Share this post

What is so scary about complex regional pain syndrome?

Complex regional pain syndrome is a painful burning sensation that occurs typically in a hand or foot after an injury. European scientists have found evidence with brain mapping that complex regional pain syndrome can spread from the affected hand or foot to the unaffected hand or foot. How the disease spreads is unknown and more research is needed. Typically, early diagnosis and treatment will lead to the best outcome.

The Research

Neurology. 2011 Sep 13;77(11):1096-101. doi: 10.1212/WNL.0b013e31822e1436. Epub 2011 Aug 31.

Bilateral somatosensory cortex disinhibition in complex regional pain syndrome type I.
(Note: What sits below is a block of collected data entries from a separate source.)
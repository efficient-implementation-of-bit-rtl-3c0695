// tb_r2_cell: drives random complex 4-bit words through r2_cell as 2-bit
// slices, least significant first, one word after another with occasional idle
// clocks, and compares every reassembled output word with y0 = a + b and y1 = (a - b) * w,
// computed by the word-level model. Twiddle inputs are random and change only
// between batches of words, while the pipeline is empty. It also checks the
// latency (LAT_R2 clocks) of every word and that no word is lost.
module tb_r2_cell;
  import fft_pkg::*;
  import fft_model_pkg::*;

  localparam int NI = 2, NT = 1, NO = 2;
  localparam int NW = 300;

  int checks = 0, failures = 0;
  logic clk = 1'b0, rst_n = 1'b0;
  always #5 clk = ~clk;
  longint cyc = 0;
  always @(posedge clk) cyc <= cyc + 1;

  cdig_t  xin [NI];
  cword_t tw [NT];
  cdig_t  yout [NO];
  tag_t   ti, to;

  r2_cell dut (
    .clk, .rst_n,
    .a(xin[0]),
    .b(xin[1]),
    .w(tw[0]),
    .tag_i(ti),
    .y0(yout[0]),
    .y1(yout[1]),
    .tag_o(to)
  );

  cword_t exp_q [$];
  longint t_in_q [$];
  int     n_out = 0;

  function automatic cword_t rnd_cw();
    cword_t c;
    c.re = word_t'($urandom);
    c.im = word_t'($urandom);
    return c;
  endfunction

  initial begin
    cword_t xi [NI];
    cword_t e [NO];
    ti = '0;
    for (int p = 0; p < NI; p++) xin[p] = '0;
    for (int t = 0; t < NT; t++) tw[t] = '0;
    repeat (3) @(negedge clk);
    rst_n = 1'b1;
    for (int n = 0; n < NW; n++) begin
      if (n % 25 == 0) begin
        @(negedge clk) ti = '0;
        repeat (12) @(negedge clk);
        for (int t = 0; t < NT; t++) tw[t] = (n == 0) ? m_tw(0, 8) : rnd_cw();
      end
      for (int p = 0; p < NI; p++) xi[p] = rnd_cw();
      m_r2(xi[0], xi[1], tw[0], e[0], e[1]);
      for (int o = 0; o < NO; o++) exp_q.push_back(e[o]);
      for (int d = 0; d < NDIG; d++) begin
        @(negedge clk);
        for (int p = 0; p < NI; p++) begin
          xin[p].re = xi[p].re[d*D +: D];
          xin[p].im = xi[p].im[d*D +: D];
        end
        ti = '{valid: 1'b1, sof: 1'b0, lsd: (d == 0)};
        if (d == 0) t_in_q.push_back(cyc);
      end
      if ($urandom_range(0, 4) == 0) @(negedge clk) ti = '0;
    end
    @(negedge clk) ti = '0;
    repeat (20) @(negedge clk);
    checks++;
    if (n_out != NW) begin
      failures++;
      $display("FAIL %0d words out of %0d", n_out, NW);
    end
    $display("TB_RESULT checks=%0d failures=%0d", checks, failures);
    $finish;
  end

  cword_t acc [NO];
  int     di;
  always @(posedge clk) if (rst_n && to.valid) begin
    if (to.lsd) begin
      di = 0;
      checks++;
      if (cyc - t_in_q.pop_front() != longint'(LAT_R2)) begin
        failures++;
        $display("FAIL latency at cycle %0d", cyc);
      end
    end
    for (int o = 0; o < NO; o++) begin
      acc[o].re[di*D +: D] = yout[o].re;
      acc[o].im[di*D +: D] = yout[o].im;
    end
    di++;
    if (di == NDIG) begin
      n_out++;
      for (int o = 0; o < NO; o++) begin
        cword_t ex;
        ex = exp_q.pop_front();
        checks++;
        if (acc[o] !== ex) begin
          failures++;
          $display("FAIL word %0d output %0d: got (%0d,%0d) expected (%0d,%0d)",
                   n_out, o, acc[o].re, acc[o].im, ex.re, ex.im);
        end
      end
    end
  end

  initial begin
    repeat (20000) @(posedge clk);
    failures++;
    $display("TB_RESULT checks=%0d failures=%0d", checks, failures);
    $finish;
  end
endmodule
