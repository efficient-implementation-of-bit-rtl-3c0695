// r4_cell: radix-4 decimation-in-frequency butterfly calculating cell.
// Four points a, b, c, d and three twiddle factors w1, w2, w3 in:
//   y0 =  (a + c) + (b + d)
//   y1 = ((a - c) - j(b - d)) * w1
//   y2 = ((a + c) - (b + d))  * w2
//   y3 = ((a - c) + j(b - d)) * w3
// Twelve bit-slice multipliers (three complex multipliers), eleven bit-slice
// adders and eleven bit-slice subtractors, as the cell is described. y0 is
// delayed so that all outputs leave together, LAT_R4 = 2*LAT_ADD + LAT_CMUL
// clocks after the inputs.
// The cell's function and its unit counts follow the source design; the
// pipelining is this design's choice.
// The twiddle inputs are sampled when a word reaches the multipliers, 2*LAT_ADD
// clocks after it entered, so they must be held while words pass (inside
// the eight-point blocks they are constants).
module r4_cell
  import fft_pkg::*;
(
  input  logic   clk,
  input  logic   rst_n,
  input  cdig_t  a,
  input  cdig_t  b,
  input  cdig_t  c,
  input  cdig_t  d,
  input  cword_t w1,
  input  cword_t w2,
  input  cword_t w3,
  input  tag_t   tag_i,
  output cdig_t  y0,
  output cdig_t  y1,
  output cdig_t  y2,
  output cdig_t  y3,
  output tag_t   tag_o
);

  cdig_t s0, s1, d0, d1, f0, f1, f2, f3;
  tag_t  t_s0, t_s1, t_d0, t_d1, t_f0, t_f1, t_f2, t_f3, t_y2, t_y3;

  bs_caddsub #(.SUB_RE(1'b0), .SUB_IM(1'b0), .SWAP_B(1'b0)) u_s0
    (.clk, .rst_n, .a(a), .b(c), .tag_i, .s(s0), .tag_o(t_s0));
  bs_caddsub #(.SUB_RE(1'b0), .SUB_IM(1'b0), .SWAP_B(1'b0)) u_s1
    (.clk, .rst_n, .a(b), .b(d), .tag_i, .s(s1), .tag_o(t_s1));
  bs_caddsub #(.SUB_RE(1'b1), .SUB_IM(1'b1), .SWAP_B(1'b0)) u_d0
    (.clk, .rst_n, .a(a), .b(c), .tag_i, .s(d0), .tag_o(t_d0));
  bs_caddsub #(.SUB_RE(1'b1), .SUB_IM(1'b1), .SWAP_B(1'b0)) u_d1
    (.clk, .rst_n, .a(b), .b(d), .tag_i, .s(d1), .tag_o(t_d1));

  bs_caddsub #(.SUB_RE(1'b0), .SUB_IM(1'b0), .SWAP_B(1'b0)) u_f0
    (.clk, .rst_n, .a(s0), .b(s1), .tag_i(t_s0), .s(f0), .tag_o(t_f0));
  bs_caddsub #(.SUB_RE(1'b1), .SUB_IM(1'b1), .SWAP_B(1'b0)) u_f2
    (.clk, .rst_n, .a(s0), .b(s1), .tag_i(t_s0), .s(f2), .tag_o(t_f2));
  bs_caddsub #(.SUB_RE(1'b0), .SUB_IM(1'b1), .SWAP_B(1'b1)) u_f1
    (.clk, .rst_n, .a(d0), .b(d1), .tag_i(t_d0), .s(f1), .tag_o(t_f1));
  bs_caddsub #(.SUB_RE(1'b1), .SUB_IM(1'b0), .SWAP_B(1'b1)) u_f3
    (.clk, .rst_n, .a(d0), .b(d1), .tag_i(t_d0), .s(f3), .tag_o(t_f3));

  bs_cmult u_m1 (.clk, .rst_n, .a(f1), .w(w1), .tag_i(t_f1), .p(y1), .tag_o(tag_o));
  bs_cmult u_m2 (.clk, .rst_n, .a(f2), .w(w2), .tag_i(t_f2), .p(y2), .tag_o(t_y2));
  bs_cmult u_m3 (.clk, .rst_n, .a(f3), .w(w3), .tag_i(t_f3), .p(y3), .tag_o(t_y3));

  bs_delay #(.N(LAT_CMUL), .WIDTH($bits(cdig_t))) u_dly0 (.clk, .d(f0), .q(y0));

endmodule
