// sr_cell: split-radix decimation-in-frequency butterfly calculating cell
// (the "L-shaped" butterfly). With a, b, c, d = x(n), x(n+N/4), x(n+N/2),
// x(n+3N/4) and two twiddle factors w1 = W_N^n, w3 = W_N^3n:
//   u0 = a + c                     (to the half-size DFT of the even outputs)
//   u1 = b + d
//   z1 = ((a - c) - j(b - d)) * w1 (to the quarter-size DFT of outputs 4k+1)
//   z3 = ((a - c) + j(b - d)) * w3 (to the quarter-size DFT of outputs 4k+3)
// Multiplying by -j or j is wiring inside bs_caddsub. Eight bit-slice multipliers
// (two complex multipliers). u0/u1 are delayed so that all four outputs leave
// together, LAT_SR = 2*LAT_ADD + LAT_CMUL clocks after the inputs.
// The cell's function and multiplier count follow the source design (which
// states six adders and six subtractors but reports totals for the whole unit
// that match the eight built here); the pipelining is this design's choice.
// The twiddle inputs are sampled when a word reaches the multipliers, 2*LAT_ADD
// clocks after it entered, so they must be held while words pass (inside
// the eight-point blocks they are constants).
module sr_cell
  import fft_pkg::*;
(
  input  logic   clk,
  input  logic   rst_n,
  input  cdig_t  a,
  input  cdig_t  b,
  input  cdig_t  c,
  input  cdig_t  d,
  input  cword_t w1,
  input  cword_t w3,
  input  tag_t   tag_i,
  output cdig_t  u0,
  output cdig_t  u1,
  output cdig_t  z1,
  output cdig_t  z3,
  output tag_t   tag_o
);

  cdig_t s0, s1, d0, d1, e1, e3;
  tag_t  t_s0, t_s1, t_d0, t_d1, t_e1, t_e3, t_z3;

  bs_caddsub #(.SUB_RE(1'b0), .SUB_IM(1'b0), .SWAP_B(1'b0)) u_s0
    (.clk, .rst_n, .a(a), .b(c), .tag_i, .s(s0), .tag_o(t_s0));
  bs_caddsub #(.SUB_RE(1'b0), .SUB_IM(1'b0), .SWAP_B(1'b0)) u_s1
    (.clk, .rst_n, .a(b), .b(d), .tag_i, .s(s1), .tag_o(t_s1));
  bs_caddsub #(.SUB_RE(1'b1), .SUB_IM(1'b1), .SWAP_B(1'b0)) u_d0
    (.clk, .rst_n, .a(a), .b(c), .tag_i, .s(d0), .tag_o(t_d0));
  bs_caddsub #(.SUB_RE(1'b1), .SUB_IM(1'b1), .SWAP_B(1'b0)) u_d1
    (.clk, .rst_n, .a(b), .b(d), .tag_i, .s(d1), .tag_o(t_d1));

  // e1 = d0 - j*d1, e3 = d0 + j*d1
  bs_caddsub #(.SUB_RE(1'b0), .SUB_IM(1'b1), .SWAP_B(1'b1)) u_e1
    (.clk, .rst_n, .a(d0), .b(d1), .tag_i(t_d0), .s(e1), .tag_o(t_e1));
  bs_caddsub #(.SUB_RE(1'b1), .SUB_IM(1'b0), .SWAP_B(1'b1)) u_e3
    (.clk, .rst_n, .a(d0), .b(d1), .tag_i(t_d0), .s(e3), .tag_o(t_e3));

  bs_cmult u_m1 (.clk, .rst_n, .a(e1), .w(w1), .tag_i(t_e1), .p(z1), .tag_o(tag_o));
  bs_cmult u_m3 (.clk, .rst_n, .a(e3), .w(w3), .tag_i(t_e3), .p(z3), .tag_o(t_z3));

  bs_delay #(.N(LAT_ADD + LAT_CMUL), .WIDTH($bits(cdig_t))) u_dly0 (.clk, .d(s0), .q(u0));
  bs_delay #(.N(LAT_ADD + LAT_CMUL), .WIDTH($bits(cdig_t))) u_dly1 (.clk, .d(s1), .q(u1));

endmodule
Lenz M1, Höffken O, Stude P, Lissek S, Schwenkreis P, Reinersmann A, Frettlöh J, Richter H, Tegenthoff M, Maier C.

Author information

1

Department of Neurology, Berufsgenossenschaftliches Universitätsklinikum Bergmannsheil GmbH, Ruhr-University Bochum, Bürkle-de-la-Camp-Platz 1, 44789 Bochum, Germany. melanie.lenz@rub.de

Abstract

OBJECTIVE:

In a previous study, we found bilateral disinhibition in the motor cortex of patients with complex regional pain syndrome (CRPS). This finding suggests a complex dysfunction of central motor-sensory circuits. The aim of our present study was to assess possible bilateral excitability changes in the somatosensory system of patients with CRPS.

METHODS:

We measured paired-pulse suppression of somatosensory evoked potentials in 21 patients with unilateral CRPS I involving the hand. Eleven patients with upper limb pain of non-neuropathic origin and 21 healthy subjects served as controls. Innocuous paired-pulse stimulation of the median nerve was either performed at the affected and the unaffected hand, or at the dominant hand of healthy controls, respectively.

RESULTS:

We found a significant reduction of paired-pulse suppression in both sides of patients with CRPS, compared with control patients and healthy control subjects.

CONCLUSION:

These findings resemble our findings in the motor system and strongly support the hypothesis of a bilateral complex impairment of central motor-sensory circuits in CRPS I.